**Prompt:** Look through the listing below and write out exactly the lines from the line with "task automatic opb(input" to the line with "a few places", both included, and no others.
******
// Workload: 8x8 pattern matching over a whole 256x256 binary image on the 32-bit system,
// driven over the bus as the CPU would: for every 8-row band the 256 columns are written
// one by one and the match count of every complete window position is read back and
// compared with a count computed here. Larger images only repeat the same work.
module tb_workload_pattern;
  import dock_pkg::*;
  localparam int IW = 256, IH = 256;
  localparam logic [31:0] BASE = 32'h8000_0000;

  logic clk32 = 0, rst32 = 1, clk64 = 0, rst64 = 1;
  logic [2:0]  cfg32 = CFG_EMPTY, cfg64 = CFG_EMPTY;
  logic        opb_req = 0, opb_we = 0, opb_ack;
  logic [31:0] opb_addr = '0, opb_wdata = '0, opb_rdata;
  logic        plb_req = 0, plb_we = 0, plb_ack;
  logic [31:0] plb_addr = '0;
  logic [7:0]  plb_be = '0;
  logic [63:0] plb_wdata = '0, plb_rdata;
  logic        dma_req, dma_we, irq64;
  logic        dma_ack = 0;
  logic [31:0] dma_addr;
  logic [63:0] dma_wdata, dma_rdata = '0;
  int checks = 0, failures = 0;
  logic img [IH][IW];
  logic [7:0] pat [8];

  dynreconf_top dut (.*);
  always #10 clk32 = !clk32;
  always #5  clk64 = !clk64;

  task automatic check(input bit ok, input string what);
    checks++;
    if (!ok) begin failures++; if (failures < 20) $display("FAIL: %s", what); end
  endtask

  task automatic opb(input bit we, input logic [31:0] wd, output logic [31:0] rd);
    int cyc = 0;
    opb_req = 1; opb_we = we; opb_addr = BASE; opb_wdata = wd;
    do begin @(posedge clk32); #1; cyc++; end while (!opb_ack && cyc < 20);
    rd = opb_rdata;
    opb_req = 0;
    @(posedge clk32); #1;
  endtask

  initial begin
    repeat (4000000) @(posedge clk32);
    failures++;
    $display("TB_RESULT checks=%0d failures=%0d", checks, failures);
    $finish;
  end

  initial begin
    logic [31:0] r;
    logic [7:0] col;
    int e, best, best_n;
    longint t0;
    // image: random background with the pattern pasted at a few places
    for (int i = 0; i < 8; i++) pat[i] = 8'($urandom);
    for (int y = 0; y < IH; y++) for (int x = 0; x < IW; x++) img[y][x] = 1'($urandom);
    for (int k = 0; k < 4; k++) begin
      int py, px;
      py = $urandom_range(0, IH - 8);
      px = $urandom_range(0, IW - 8);
      for (int i = 0; i < 8; i++) for (int j = 0; j < 8; j++) img[py + i][px + 7 - j] = pat[i][j];
    end
    repeat (3) @(posedge clk32);
    #1 rst32 = 0;
    cfg32 = CFG_PATTERN;
    repeat (2) @(posedge clk32); #1;
    for (int i = 0; i < 8; i++) opb(1, {1'b1, 4'b0, 3'(i), 16'b0, pat[i]}, r);
    best_n = 0;
    t0 = $time;
    for (int y = 0; y <= IH - 8; y++) begin
      for (int x = 0; x < IW; x++) begin
        for (int i = 0; i < 8; i++) col[i] = img[y + i][x];
        opb(1, {24'b0, col}, r);
        if (x >= 7) begin
          repeat (2) @(posedge clk32); #1;  // the result needs three edges after the strobe
          opb(0, '0, r);
          e = 0;
          for (int i = 0; i < 8; i++) for (int j = 0; j < 8; j++) if (img[y + i][x - j] == pat[i][j]) e++;
          check(r == 32'(e), $sformatf("window (%0d,%0d): %0d expected %0d", y, x - 7, r, e));
          if (e == 64) best_n++;
        end
      end
    end
    check(best_n >= 4, "every pasted copy of the pattern is found");
    $display("256x256 scan: %0d window positions, %0d full matches, %0d bus cycles",
             (IH - 7) * (IW - 7), best_n, ($time - t0) / 20);
    $display("TB_RESULT checks=%0d failures=%0d", checks, failures);
    $finish;
  end
endmodule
******
**Answer for this exercise:**
  task automatic opb(input bit we, input logic [31:0] wd, output logic [31:0] rd);
    int cyc = 0;
    opb_req = 1; opb_we = we; opb_addr = BASE; opb_wdata = wd;
    do begin @(posedge clk32); #1; cyc++; end while (!opb_ack && cyc < 20);
    rd = opb_rdata;
    opb_req = 0;
    @(posedge clk32); #1;
  endtask

  initial begin
    repeat (4000000) @(posedge clk32);
    failures++;
    $display("TB_RESULT checks=%0d failures=%0d", checks, failures);
    $finish;
  end

  initial begin
    logic [31:0] r;
    logic [7:0] col;
    int e, best, best_n;
    longint t0;
    // image: random background with the pattern pasted at a few places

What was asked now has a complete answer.